We're like the guy whose out driving on the highway and his wife calls him on his cell phone:

"honey- where are you?"

“I'm on route 80” he responds

“Be careful- there's a car driving the wrong way on that highway.” She warns him

  "Heck- it's not just one car- there's hundreds of them." 

To be sure- there are times when our tradition demands that we go against the stream of society at large.  That we don't eat they way everyone else is eating.  that we don't model our intimate relationships on what we seen on the screen.  that we don't sink to the lowest common denominator in business.  You're all swimming against the stream by taking a day from work, and school, and every day life to be here.

 

So, where are you, where are you going, how will you get there.?

 

What do you do if you find that you are just plain old headed the wrong way?

 

One of the Hassidic masters was asked that very question by his students, and he responded. "Turn around."

That's what the heavenly G.P.S would tell you, and that's what the earthly g.p.s would tell you. "as soon as possible, make a legal U Turn."

 

Don't stubbornly insist on going further the wrong way.  There is a whole process of these high holidays, which is teshuvah.  Where are you- are you sinning?  Are you doing something that's taking you further from God?  Where are you goin? Do you want to be better, you want to be closer to God?  Teshuvah literally means to turn around.  It means changing attitudes.  Changing behavior. Changing directions. It means making a legal U turn.

 

But we are creatures of habit.  We keep trying the same old things, and hoping maybe this time they will work. Michael Knopf, our rabbinic intern this summer, reminded me that that's the definition of insanity- trying the same thing and hoping to get different results.

 

 If something just isn't working, maybe it's time to do something different. 

 

Another favorite story of mine.

Two men were avid moose hunters (nowadays it's hard to talk about moose hunting without being seen as political)  Every year they chartered a plane to take them to the Alaskan back country. By the end of the week, they had each bagged a moose, and they called the plane to come picked them up.

 

When the plane arrived, the pilot took one look at the animals and told the hunters there was no way they could take such a heavy load along.

 

"But we spent all week hunting for these moose," they protested. "And besides, the pilot we hired last year wasn't worried about the moose's weight!"

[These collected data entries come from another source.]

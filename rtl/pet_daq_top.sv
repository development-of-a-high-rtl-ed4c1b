// Top level: PET acquisition chain and SoC prototype side by side.
//
// `u_iris` is the scanner's acquisition chain: 16 DAQ boards that digitize
// coincident events and a motherboard that finds coincidences, fetches the
// packets over two synchronous 16-bit buses in five-word bursts, checks them
// and streams them to the host link. `u_soc` is the FPGA logic of the
// processor-based prototype meant to replace the motherboard's host link:
// the processor-bridge loop-back and the HSMC LVDS receiver. The two are
// not connected to each other; each brings out its own ports. Parts outside
// the FPGAs (discriminators, ADCs, USB controller, hard processor, the
// converter board behind the HSMC connector) connect through ports.
module pet_daq_top
  import pet_daq_pkg::*;
#(
  parameter int N_DET       = 16,
  parameter int N_BUS       = 2,
  parameter int WINDOW      = 2,
  parameter int CONV_CYCLES = 5,
  parameter int DEPTH_LOG2  = 6,
  parameter int DATA_W      = 64
) (
  input  logic                           clk_sys,
  input  logic                           rd_clk,
  input  logic                           ser_clk,
  input  logic                           rst_n,
  // acquisition chain
  input  logic [N_DET-1:0]               det_trig,
  input  logic [4:0]                     cfg_c,
  output logic [N_DET-1:0]               adc_start,
  input  sample_t [N_DET-1:0][N_ADC-1:0] adc_data,
  output word_t                          usb_data,
  output logic                           usb_valid,
  input  logic                           usb_ready,
  output logic [31:0]                    n_coinc,
  output logic [31:0]                    n_single,
  output logic [31:0]                    n_multiple,
  output logic [N_BUS-1:0][31:0]         n_pkts,
  output logic [N_BUS-1:0][31:0]         n_stall,
  output logic [N_BUS-1:0][31:0]         n_ok,
  output logic [N_BUS-1:0][31:0]         n_err,
  output logic [N_DET-1:0][31:0]         n_acq,
  output logic [N_DET-1:0][31:0]         n_ignored,
  output logic [N_DET-1:0][31:0]         n_dropped,
  // SoC prototype: bridge loop-back
  input  logic                           lb_write,
  input  logic [DATA_W-1:0]              lb_writedata,
  input  logic                           lb_read,
  output logic [DATA_W-1:0]              lb_readdata,
  output logic                           lb_readdatavalid,
  input  logic                           lb_csr_sel,
  input  logic [1:0]                     lb_csr_address,
  input  logic                           lb_csr_read,
  output logic [31:0]                    lb_csr_readdata,
  // SoC prototype: HSMC receiver
  input  logic [1:0]                     lanes,
  input  logic                           cmd_write,
  input  logic [DATA_W-1:0]              cmd_writedata,
  input  logic                           out_read,
  output logic [DATA_W-1:0]              out_readdata,
  output logic                           out_readdatavalid,
  input  logic                           rx_csr_sel,
  input  logic [1:0]                     rx_csr_address,
  input  logic                           rx_csr_read,
  output logic [31:0]                    rx_csr_readdata,
  output hsmc_state_e                    rx_state,
  output logic                           link_locked,
  output logic [15:0]                    n_slip
);
  iris_daq_system #(.N_DAQ(N_DET), .N_BUS(N_BUS), .WINDOW(WINDOW),
                    .CONV_CYCLES(CONV_CYCLES), .DEPTH_LOG2(DEPTH_LOG2)) u_iris (
    .clk_sys, .rd_clk, .rst_n, .det_trig, .cfg_c, .adc_start, .adc_data,
    .usb_data, .usb_valid, .usb_ready, .n_coinc, .n_single, .n_multiple,
    .n_pkts, .n_stall, .n_ok, .n_err, .n_acq, .n_ignored, .n_dropped);

  soc_fpga #(.DATA_W(DATA_W), .DEPTH_LOG2(DEPTH_LOG2)) u_soc (
    .clk(clk_sys), .ser_clk, .rst_n,
    .lb_write, .lb_writedata, .lb_read, .lb_readdata, .lb_readdatavalid,
    .lb_csr_sel, .lb_csr_address, .lb_csr_read, .lb_csr_readdata,
    .lanes, .cmd_write, .cmd_writedata, .out_read, .out_readdata,
    .out_readdatavalid, .rx_csr_sel, .rx_csr_address, .rx_csr_read,
    .rx_csr_readdata, .rx_state, .link_locked, .n_slip);
endmodule
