// End-to-end testbench of pet_daq_top at its default size (16 detectors and
// DAQ boards, two buses, 64-bit processor FIFOs).
//
// Acquisition chain: random detector pairs fire (coincidences), plus lone
// triggers (singles), triple triggers (multiples) and pairs repeated while
// the boards are still converting (dead time). An ADC model answers every
// conversion start with random samples. Every word reaching the host-link
// stream is checked against the packet the board must have built (header
// with board id and the event number of its trigger, then the four samples
// it was given), per board and in order; each event number must arrive from
// two boards. The host link is then held off long enough that the
// motherboard buffers fill, the bus fetches stall, the board FIFOs fill and
// packets are dropped; after release everything must drain.
// SoC side: the processor model streams words through the bridge loop-back
// and reads counter values through the HSMC receiver.
// Each mechanism is counted and must have happened at least once.
module tb_pet_daq_top;
  import pet_daq_pkg::*;
  localparam int N = 16, NB = 2, DW = 64;
  logic clk_sys = 0, rd_clk = 0, ser_clk = 0, rst_n = 0;
  logic [N-1:0] det_trig = '0, adc_start;
  logic [4:0] cfg_c = 5'b01010;
  sample_t [N-1:0][N_ADC-1:0] adc_data;
  word_t usb_data;
  logic usb_valid, usb_ready = 1;
  logic [31:0] n_coinc, n_single, n_multiple;
  logic [NB-1:0][31:0] n_pkts, n_stall, n_ok, n_err;
  logic [N-1:0][31:0] n_acq, n_ignored, n_dropped;
  logic lb_write = 0, lb_read = 0, lb_readdatavalid, lb_csr_sel = 0, lb_csr_read = 0;
  logic [DW-1:0] lb_writedata = '0, lb_readdata;
  logic [1:0] lb_csr_address = '0;
  logic [31:0] lb_csr_readdata;
  logic [1:0] lanes;
  logic cmd_write = 0, out_read = 0, out_readdatavalid, rx_csr_sel = 0, rx_csr_read = 0;
  logic [DW-1:0] cmd_writedata = '0, out_readdata;
  logic [1:0] rx_csr_address = '0;
  logic [31:0] rx_csr_readdata;
  hsmc_state_e rx_state;
  logic link_locked;
  logic [15:0] n_slip;
  int n_sent;
  int checks = 0, failures = 0;

  pet_daq_top dut (.*);
  hsmc_adc_emulator #(.TRAIN_WORDS(32), .SKEW(5), .START(16'h0100)) u_adcboard (
    .ser_clk, .rst_n, .lanes, .n_sent);

  always #5  clk_sys = ~clk_sys;   // 100 MHz
  always #17 rd_clk  = ~rd_clk;    // ~30 MHz read clock
  always #1  ser_clk = ~ser_clk;

  task automatic check(input bit ok, input string msg);
    checks++;
    if (!ok) begin failures++; $display("FAIL: %s", msg); end
  endtask

  // ---------------- ADC model and expected packets ----------------
  word_t exp_q[N][$];
  logic [7:0] trig_ev[N];
  int ev_seen[256];
  logic [N-1:0][31:0] drops_seen;
  always @(posedge clk_sys) if (rst_n) begin
    for (int i = 0; i < N; i++) begin
      if (dut.u_iris.daq_trig[i] && !dut.u_iris.busy[i]) trig_ev[i] = dut.u_iris.event_id;
      if (adc_start[i]) begin
        sample_t [N_ADC-1:0] s;
        for (int k = 0; k < N_ADC; k++) s[k] = sample_t'($urandom);
        adc_data[i] <= s;
        exp_q[i].push_back(make_header(4'(i), trig_ev[i], cfg_c[0]));
        for (int k = 0; k < N_ADC; k++) exp_q[i].push_back(make_sample(3'(k+1), s[k], cfg_c[k+1]));
      end
      if (n_dropped[i] != drops_seen[i]) begin
        drops_seen[i] = n_dropped[i];
        repeat (PKT_WORDS) void'(exp_q[i].pop_back());
      end
    end
  end

  // ---------------- host-link stream check ----------------
  int widx = 0, cur = 0, nwords = 0, npk = 0, held = 0;
  always @(posedge clk_sys) if (rst_n) begin
    if (usb_valid && !usb_ready) held++;
    if (usb_valid && usb_ready) begin
      if (widx == 0) begin
        cur = int'(usb_data[11:8]);
        ev_seen[usb_data[7:0]]++;
        npk++;
      end
      check(exp_q[cur].size() > 0 && usb_data == exp_q[cur][0],
            $sformatf("board %0d word %0d: got %h", cur, widx, usb_data));
      if (exp_q[cur].size() > 0) void'(exp_q[cur].pop_front());
      widx = (widx + 1) % PKT_WORDS;
      nwords++;
    end
  end

  // ---------------- detector stimulus ----------------
  task automatic fire(input logic [N-1:0] m);
    @(negedge clk_sys); det_trig = m;
    @(negedge clk_sys); det_trig = '0;
    repeat (3) @(negedge clk_sys);          // window closes
  endtask
  function automatic logic [N-1:0] rnd_pair();
    int a = $urandom_range(0, N-1), b = $urandom_range(0, N-2);
    if (b >= a) b++;
    return (N'(1) << a) | (N'(1) << b);
  endfunction

  int n_busy_hits = 0;
  task automatic events(input int n, input int gap);
    for (int e = 0; e < n; e++) begin
      int kind = $urandom_range(0, 19);
      logic [N-1:0] m = rnd_pair();
      if (kind == 0)      fire(N'(1) << $urandom_range(0, N-1));     // single
      else if (kind == 1) fire(m | (N'(1) << $urandom_range(0, N-1)) | (N'(1) << $urandom_range(0, N-1)) | N'(1)); // mostly multiples
      else if (kind == 2) begin fire(m); fire(m); n_busy_hits++; end  // pair again during dead time
      else                fire(m);
      repeat (gap) @(negedge clk_sys);
    end
  endtask

  // ---------------- processor model: bridge loop-back ----------------
  logic [DW-1:0] lb_sent[$];
  int lb_ok = 0;
  always @(posedge clk_sys) if (rst_n && lb_readdatavalid) begin
    check(lb_sent.size() > 0 && lb_readdata == lb_sent[0], "loop-back word");
    if (lb_sent.size() > 0) begin void'(lb_sent.pop_front()); lb_ok++; end
  end
  task automatic loopback(input int n);
    for (int i = 0; i < n; i++) begin
      @(negedge clk_sys); lb_write = 1; lb_writedata = {$urandom, $urandom}; lb_sent.push_back(lb_writedata);
    end
    @(negedge clk_sys); lb_write = 0;
    repeat (4) @(negedge clk_sys);
    for (int i = 0; i < n; i++) begin @(negedge clk_sys); lb_read = 1; end
    @(negedge clk_sys); lb_read = 0;
    repeat (3) @(negedge clk_sys);
  endtask

  // ---------------- processor model: HSMC receiver ----------------
  logic [DW-1:0] rx_got[$];
  always @(posedge clk_sys) if (rst_n && out_readdatavalid) rx_got.push_back(out_readdata);
  task automatic hsmc_read(input int n);
    logic [31:0] v;
    @(negedge clk_sys); cmd_write = 1; cmd_writedata = {OP_READ, 44'd0, 16'(n)};
    @(negedge clk_sys); cmd_write = 0;
    repeat (100) @(negedge clk_sys);
    @(negedge clk_sys); rx_csr_read = 1; rx_csr_sel = 1; rx_csr_address = 0;
    @(negedge clk_sys); rx_csr_read = 0; v = rx_csr_readdata;
    for (int i = 0; i < int'(v); i++) begin @(negedge clk_sys); out_read = 1; end
    @(negedge clk_sys); out_read = 0;
    repeat (3) @(negedge clk_sys);
  endtask

  initial begin
    int t0, p0;
    int sum_ign = 0, sum_drop = 0, sum_acq = 0, pairs = 0;
    adc_data = '0;
    drops_seen = '0;
    repeat (4) @(negedge clk_sys);
    rst_n = 1;
    // SoC side first
    loopback(40);
    wait (rx_state == S_READY);
    hsmc_read(20);
    check(rx_got.size() == 20, $sformatf("HSMC words returned (%0d)", rx_got.size()));
    for (int i = 0; i < rx_got.size(); i++)
      check(rx_got[i] == {TAG_DATA, 44'd0, 16'(16'h0100 + i)}, $sformatf("HSMC word %0d", i));
    // phase 1: normal running with light host backpressure
    fork
      events(150, 30);
      begin
        repeat (150 * 40) begin @(negedge clk_sys); usb_ready = ($urandom_range(0, 9) != 0); end
        usb_ready = 1;
      end
    join
    // throughput of the bus fetch with boards already full: hold the link, then release
    usb_ready = 0;
    events(250, 2);                   // fast events while the link is held
    repeat (2000) @(negedge clk_sys);
    check(n_stall[0] > 0 || n_stall[1] > 0, "bus fetch stalled on a full buffer");
    p0 = n_pkts[0] + n_pkts[1];
    t0 = $time;
    usb_ready = 1;
    repeat (300) @(negedge clk_sys);
    $display("bus fetch after release: %0d packets in %0d time units (read clock period 34)",
             n_pkts[0] + n_pkts[1] - p0, $time - t0);
    repeat (20000) @(negedge clk_sys);
    // everything drained
    for (int i = 0; i < N; i++) begin
      check(exp_q[i].size() == 0, $sformatf("board %0d drained (%0d words left)", i, exp_q[i].size()));
      sum_ign += n_ignored[i]; sum_drop += n_dropped[i]; sum_acq += n_acq[i];
    end
    for (int e = 0; e < 256; e++) if (ev_seen[e] >= 2) pairs++;
    check(npk == sum_acq, $sformatf("packets out (%0d) = packets acquired (%0d)", npk, sum_acq));
    check(n_ok[0] + n_ok[1] == npk && n_err[0] + n_err[1] == 0, "integrity check passes every packet");
    $display("coincidences %0d, singles %0d, multiples %0d, dead-time ignores %0d, drops %0d, stalls %0d/%0d, link held %0d, packets %0d, paired events %0d",
             n_coinc, n_single, n_multiple, sum_ign, sum_drop, n_stall[0], n_stall[1], held, npk, pairs);
    check(n_coinc > 0, "coincidences happened");
    check(n_single > 0, "singles rejected");
    check(n_multiple > 0, "multiples rejected");
    check(sum_ign > 0, "triggers ignored during dead time");
    check(sum_drop > 0, "packets dropped on a full board FIFO");
    check(n_pkts[0] > 0 && n_pkts[1] > 0, "both buses carried packets");
    check(held > 0, "host-link backpressure");
    check(pairs > 0, "events arrive from both boards of a pair");
    check(lb_ok == 40, "loop-back words returned");
    check(link_locked && n_slip > 0, "LVDS link aligned with bit slips");
    $display("TB_RESULT checks=%0d failures=%0d", checks, failures);
    $finish;
  end
  initial begin
    repeat (200000) @(posedge clk_sys);
    failures++;
    $display("watchdog expired");
    $display("TB_RESULT checks=%0d failures=%0d", checks, failures);
    $finish;
  end
endmodule
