GPU L1 caches are private to one streaming multiprocessor and usually have
no hardware coherence protocol. Snooping or directories would cost too much
area and bandwidth. Without coherence, a program that passes data between
cores can still be correct if its synchronisation points move the data
explicitly:

- a **release** writes every dirty L1 line back to L2 (global flush);
- an **acquire** drops every L1 line (global invalidate), so later reads
  fetch fresh data from L2.

This is release-consistency-directed coherence (RCC). This design applies
it to the RISC-V weak memory model (RVWMO). The `.aq`/`.rl` bits of
LR/SC/AMO and the predecessor/successor sets of `FENCE` are turned into
three cache operations:

- drain MSHR;
- global flush;
- global invalidate.

The cache orders ordinary same-address accesses with a write status holding
register (WSHR). Together these give an L1 that runs RVWMO programs
correctly and stays non-blocking.

The cache itself is a vector L1 data cache:

- One request covers a whole cache line plus a word mask, which is one word
  per thread of a warp.
- Stores are write-back on a hit and write-around on a miss.
- A vector MSHR with subentries handles read misses.
- A separate "special" MSHR handles atomics, which are performed at L2.

```
            LSU instruction                      LSU response
                 |                                    ^
          +------v-------+                            |
          |  rvwmo_seq   |  FENCE/.aq/.rl -> drain / flush / invalidate
          +------+-------+                            |
                 | L1 operation                       |
  +--------------v------------------------------------+---------------+
  | l1d_cache                                                         |
  |  stage 0: request reg | L2 response reg, tag lookup, MSHR/WSHR    |
  |           probes, decision, all bookkeeping updates               |
  |  stage 1: data array read                                         |
  |  stage 2: data array write, LSU response queue, L2 request queue  |
  |  l1d_tag_array  l1d_data_array  l1d_mshr  l1d_wshr  l1d_amo_mshr  |
  +--------------+------------------------------------^---------------+
                 | L2 request                         | L2 response
                 v                                    |
                              shared L2 (not part of this RTL)
```

## Files

| file | contents |
|---|---|
| `rtl/l1d_pkg.sv` | operation enums, L2 message enums, the event-pulse struct |
| `rtl/l1d_rcc_top.sv` | top: `rvwmo_seq` in front of `l1d_cache` |
| `rtl/rvwmo_seq.sv` | maps RVWMO instructions to L1 operations |
| `rtl/l1d_cache.sv` | the cache pipeline and control |
| `rtl/l1d_tag_array.sv` | tags, valid and dirty bits, victim choice, dirty-line scan |
| `rtl/l1d_data_array.sv` | line storage: synchronous read, word-masked write |
| `rtl/l1d_mshr.sv` | vector MSHR: in-flight refills with ordered subentries |
| `rtl/l1d_amo_mshr.sv` | special MSHR for LR/SC/AMO in flight at L2 |
| `rtl/l1d_wshr.sv` | write status holding register: writes in flight to L2 |
| `rtl/l1d_fifo.sv` | small FIFO for the LSU response and L2 request queues |
| `tb/l2_model.sv` | behavioural L2 with random latency, LR/SC reservation, AMOs |
| `tb/tb_*.sv` | one self-checking bench per module, plus `tb_mp_litmus` |

## Mapping RVWMO onto cache operations (`rvwmo_seq`)

RVWMO's preserved program order splits into two groups:

- Same-address rules. The cache pipeline enforces these itself (see the
  WSHR section).
- Rules created by explicit ordering instructions. These are mapped onto
  the three cache operations:

| cache operation | what it does | used for |
|---|---|---|
| drain MSHR (`OP_WAIT_MSHR`) | wait until every refill and atomic in flight has its L2 response | `FENCE R,W` |
| global flush (`OP_FLUSH`) | write every dirty line to L2, then wait until every write is acknowledged | `.rl`, `FENCE W,W` |
| global invalidate (`OP_INV`) | drain MSHR, global flush, then clear every valid bit | `.aq`, `FENCE R,R`, `FENCE W,R` |

Each operation is stronger than the one above it. For example, invalidate
includes a flush, so an acquire also acts as a release.

The front end sends the operations around an atomic as follows:

- With `.rl`, the flush goes in front of the atomic.
- With `.aq`, the invalidate goes after it.
- Both operations are sent with the top bit of the widened request id set.
  Their responses are dropped on the way back, so the LSU sees exactly one
  response per instruction.

A `FENCE` is answered by the response of the operation it maps to. If a
`FENCE` names several predecessor/successor pairs, the strongest operation
needed is used:

- Any read successor, or `R,W` together with `W,W`, gives invalidate.
- `W,W` alone gives flush.
- `R,W` alone gives drain.
- A `FENCE` with an empty set does nothing and gets no response.

The front end holds one instruction at a time. When the cache is ready, the
first L1 request leaves one cycle after the instruction is accepted.

## The cache pipeline (`l1d_cache`)

**Stage 0** holds either the LSU request or an L2 response. An L2 response
waiting there has priority. Stage 0 does the following:

- looks up the tags;
- probes the MSHR and the WSHR;
- decides what the operation is.

Every state change happens here, in the cycle the operation moves on:

- tag fill, dirty bit, invalidation;
- MSHR allocate or append;
- WSHR allocate;
- special MSHR allocate.

This makes all bookkeeping strictly ordered, one operation per cycle. A
request that has to wait stays in stage 0. It does not block L2 responses,
so the misses it waits for can still complete.

**Stage 1** reads the data array.

**Stage 2** does the following:

- writes the data array (store hit, or refill with any merged stores);
- pushes the LSU response queue and/or the L2 request queue;
- for a refill, returns one waiting read per cycle, then writes back the
  dirty victim, if there is one.

A stage-1 read of the row that stage 2 writes in the same cycle has the
written words forwarded to it.

Unblocked latencies are counted in clock edges from the accepting handshake.
The benches check them.

| path | cycles |
|---|---|
| LSU request → LSU response (hit, store, fence operation on a clean cache) | 4 |
| LSU request → L2 request (miss, write-around, atomic) | 4 |
| LSU request → data array write (store hit) | 3 |
| L2 refill → LSU response | 4 |
| L2 refill → data array write | 3 |
| L2 refill → victim write-back request | 4 |

Through `l1d_rcc_top`, one more cycle is added by the `rvwmo_seq` register.

### Reads and writes

| case | action |
|---|---|
| load hit | data from the array |
| load miss | new MSHR entry and an L2 `GET`; the victim way is chosen when the refill returns |
| load that hits an in-flight refill | appended to that MSHR entry as a subentry |
| store hit | words written, line marked dirty (write-back) |
| store miss that hits an in-flight refill | appended as a write subentry, merged in order into the refilled line, which becomes dirty; acknowledged at once |
| other store miss | sent to L2 as a masked `PUT` (write-around); tracked in the WSHR until L2 acknowledges; the LSU is answered without waiting |

A refill answers its read subentries in order. Each read sees exactly the
stores that came before it.

### Write status holding register (`l1d_wshr`)

The WSHR holds the line address of every write-around and every dirty-line
write-back until L2 acknowledges it. A read miss, a write-around store or an
atomic to a line with a write in flight waits in stage 0 until the
acknowledgement arrives. This is "WSHR protection". L2 therefore never sees
a later access to a line overtake an earlier write to it. This covers the
same-address rules of RVWMO and the load value axiom, without any fence.
Accesses to different lines may complete out of order, as RVWMO allows.

The WSHR has two probe ports. The first checks the request. The second
checks the victim of a refill, so that its write-back is not issued while an
older write to the same line is still open.

"Drain WSHR" is the tail of every flush: the operation waits in stage 0
until the WSHR is empty.

### Vector MSHR (`l1d_mshr`)

There is one entry per line with a refill in flight. Each entry holds an
ordered list of subentries, which are reads and merged writes, with id, word
mask and data. An entry stops accepting subentries ("closes") when its
refill enters the pipeline. It is freed when its last subentry has been
answered. A full MSHR, or a full subentry list, stalls the request in stage
0.

### Special MSHR and atomics (`l1d_amo_mshr`)

LR, SC and AMO are performed at L2. The L1 records each one in the special
MSHR until L2 answers, then returns the result to the LSU. Before an atomic
is forwarded, it goes through these steps in order:

1. If its line is present and dirty, the line is written back first.
2. The atomic then waits for:
   - any write to the line in flight (WSHR protection);
   - any refill of the line in flight;
   - a free special-MSHR entry;
   - for an SC only, any LR still in flight.
3. It invalidates its local copy of the line.
4. It goes to L2.

L2 holds the LR reservation; the L1 keeps no reservation state.

### Global flush and invalidate

The tag array always reports the lowest-numbered dirty line, from a
priority scan of the dirty bits. A flush sends one write-back per cycle
until no dirty line remains, then drains the WSHR. On a clean cache it costs
no extra cycle.

An invalidate:

1. waits for both MSHRs to be empty;
2. flushes, including the wait for the WSHR to drain;
3. clears every valid bit in one cycle, as it leaves stage 0. The tags are
   kept in flip-flops so that this is possible.

### Blocking conditions

Each stall has an event pulse on the `events` output (`l1d_pkg::l1_events_t`):

| stall | event |
|---|---|
| LSU response queue full | `lsu_q_full` |
| L2 request queue full | `l2_q_full` |
| WSHR full | `wshr_full` |
| WSHR protection | `wshr_protect` |
| MSHR not empty (drain, invalidate) | `mshr_wait` |
| MSHR or subentries full | `mshr_full` |
| SC behind an LR | `lr_sc_wait` |
| dirty line write-back (flush, atomic) | `dirty_wb` |
| refill with several subentries | `multi_sub` |
| replacement write-back | `replace_wb` |

Other pulses mark the following:

- hits, misses and merges;
- write-around;
- atomics;
- forwarding (`bypass`);
- the completion of each consistency operation.

## Interfaces

All channels use valid/ready. A transfer happens on a clock edge where both
are high.

`l1d_rcc_top` has four channels.

**LSU instruction in.** Signals:

- `lsu_op`: `OP_LOAD`, `OP_STORE`, `OP_LR`, `OP_SC` or `OP_AMO`;
- `lsu_fence`, `lsu_pred`/`lsu_succ` (each `{R,W}`), `lsu_aq`, `lsu_rl`;
- `lsu_amo_fn`: the `amo_fn_e` encoding;
- `lsu_id`;
- `lsu_blk`: the line address;
- `lsu_mask`: one bit per 32-bit word;
- `lsu_data`: a full line.

**LSU response out.** Signals: op, id, mask, data. Loads and atomics return
data. LR returns the loaded word, SC returns 0 on success and 1 on failure,
and an AMO returns the old value.

**L2 request out.** The operation is `GET` (line), `PUT` (masked write),
`LR`, `SC` or `AMO`. Each request carries a source index (`src`), which
names the MSHR, WSHR or special-MSHR entry that waits for the answer.

**L2 response in.** The response is `DATA` (refill), `ACK` (write done) or
`ATOM` (atomic result), each with the `src` of its request.

Requirements on the L2:

- It must accept requests whether or not its responses are being taken.
- It must not hold a write acknowledgement behind a refill that the L1 is
  not taking.

The L1 takes acknowledgements at the port in any cycle. A refill may wait in
stage 0 for a free WSHR entry, and only an acknowledgement can free one.
`tb/l2_model.sv` follows both rules: it offers due acknowledgements before
other responses.

## Parameters

| parameter | default | meaning |
|---|---|---|
| `SETS` | 128 | sets |
| `WAYS` | 2 | ways; replacement takes the first invalid way, else round robin per set |
| `WORDS` | 32 | 32-bit words per line: one per thread of a 32-thread warp, so a line is 128 B |
| `ADDR_W` | 32 | byte address width; the line address is `ADDR_W - log2(WORDS*4)` bits |
| `MSHR_ENTRIES` / `MSHR_SUBS` | 4 / 4 | vector MSHR lines and subentries per line |
| `WSHR_ENTRIES` | 4 | writes in flight |
| `AMO_ENTRIES` | 4 | atomics in flight |
| `ID_W` | 8 | LSU request id width |

At these defaults the cache is 32 KiB. Synthesis of the top with yosys gives
about 2.5 k cells, about 7.3 k flip-flop bits, and 293 k memory bits (data
array, MSHR and WSHR payloads).

## Simulating

Each bench prints `TB_RESULT checks=<n> failures=<n>` and stops itself. It
also has a watchdog. For example, to run the end-to-end bench:

```
verilator --binary --timing --assert -Irtl -Itb --top-module tb_l1d_rcc_top \
    rtl/l1d_pkg.sv tb/tb_l1d_rcc_top.sv
./obj_dir/Vtb_l1d_rcc_top
```

Any other bench runs the same way with its own name. The remaining modules
are found through `-y rtl -y tb` or by listing them. For example:

```
verilator --binary --timing --assert -y rtl -y tb -Irtl -Itb --top-module tb_l1d_cache \
    rtl/l1d_pkg.sv tb/tb_l1d_cache.sv
```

After much argument, the pilot finally relented and allowed them to load the moose. The heavy plane was only air-borne for a few minutes when it lost altitude and came down in the woods

 

As the men struggled out of the wreckage, one hunter asked, "Where are we?"

 

His friend answered, "About a mile farther than we got last year."

 

 

So ask yourself those question.

Where am I, where am I going, how will I get there?

Check your GPS, with a capital G.

Where are you? Are you where you want to be in life?  Are you at peace in your relationships?  Are you kind to those around you?  Are you satisfied with the way you spend your days?   Whether you think you are sinner or a saint, know that you are balanced, teetering between Good and Evil.  

Where are you going- what is your goal, and is it a worthy one?  Are you chasing the things that have meaning in life, or are you just chasing things.

 

 How will you get there?  Ask for directions.  Hear God's direction from the words of our tradition.  From loved ones, even from the Rabbi.   

 

Will you try the same things, or will you reach out and try something you've been afraid to try. 

 

A year from now, when you ask yourself "Where am I"-

Let the answer not be "the same place I was last year."

Let the answer not be "about a mile further than we got last year"

Let the answer be "you have arrived."